#### [TASK REQUIREMENTS]
Do any lines in the data below contain "write"? If so, copy every one of them.

[Items from a data source]
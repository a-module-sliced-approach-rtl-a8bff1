// reconfig_register: the RR of a programmable I/O unit.
//
// RR stores the control signals C1..C6 (bit s = switch S(s+1) closed). In
// local.control it is written by the node's own PE over Control_line
// (local_wr, local_data); in remote.control only a configuration message
// received from a neighbour can write it (remote_wr, remote_data). These two
// write paths follow the source design's description of local and remote
// control.
//
// This design's own rule: a value that closes two switches sharing a port is
// refused (RR keeps its old value and reject goes high until the next
// accepted write), so that the switch matrix never joins one port to two
// others. Disjoint pairs, e.g. S3 (U-D) together with S4 (R-L), are allowed.
// A write takes effect at the next clock edge; reset opens all switches.
module reconfig_register
  import rftsap_pkg::*;
(
  input  logic           clk,
  input  logic           rst_n,
  input  sr_state_e      sr,
  input  logic           local_wr,
  input  logic [NSW-1:0] local_data,
  input  logic           remote_wr,
  input  logic [NSW-1:0] remote_data,
  output logic [NSW-1:0] closed,
  output logic           reject
);

  logic           wr;
  logic [NSW-1:0] wdata;

  always_comb begin
    wr    = 1'b0;
    wdata = local_data;
    if (sr == SR_LOCAL) begin
      wr    = local_wr;
      wdata = local_data;
    end else begin
      wr    = remote_wr;
      wdata = remote_data;
    end
  end

  always_ff @(posedge clk or negedge rst_n) begin
    if (!rst_n) begin
      closed <= '0;
      reject <= 1'b0;
    end else if (wr) begin
      if (sw_conflict(wdata)) begin
        reject <= 1'b1;
      end else begin
        closed <= wdata;
        reject <= 1'b0;
      end
    end
  end

endmodule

#### [WRITTEN RESPONSE]
// received from a neighbour can write it (remote_wr, remote_data). These two
// write paths follow the source design's description of local and remote
// accepted write), so that the switch matrix never joins one port to two
// A write takes effect at the next clock edge; reset opens all switches.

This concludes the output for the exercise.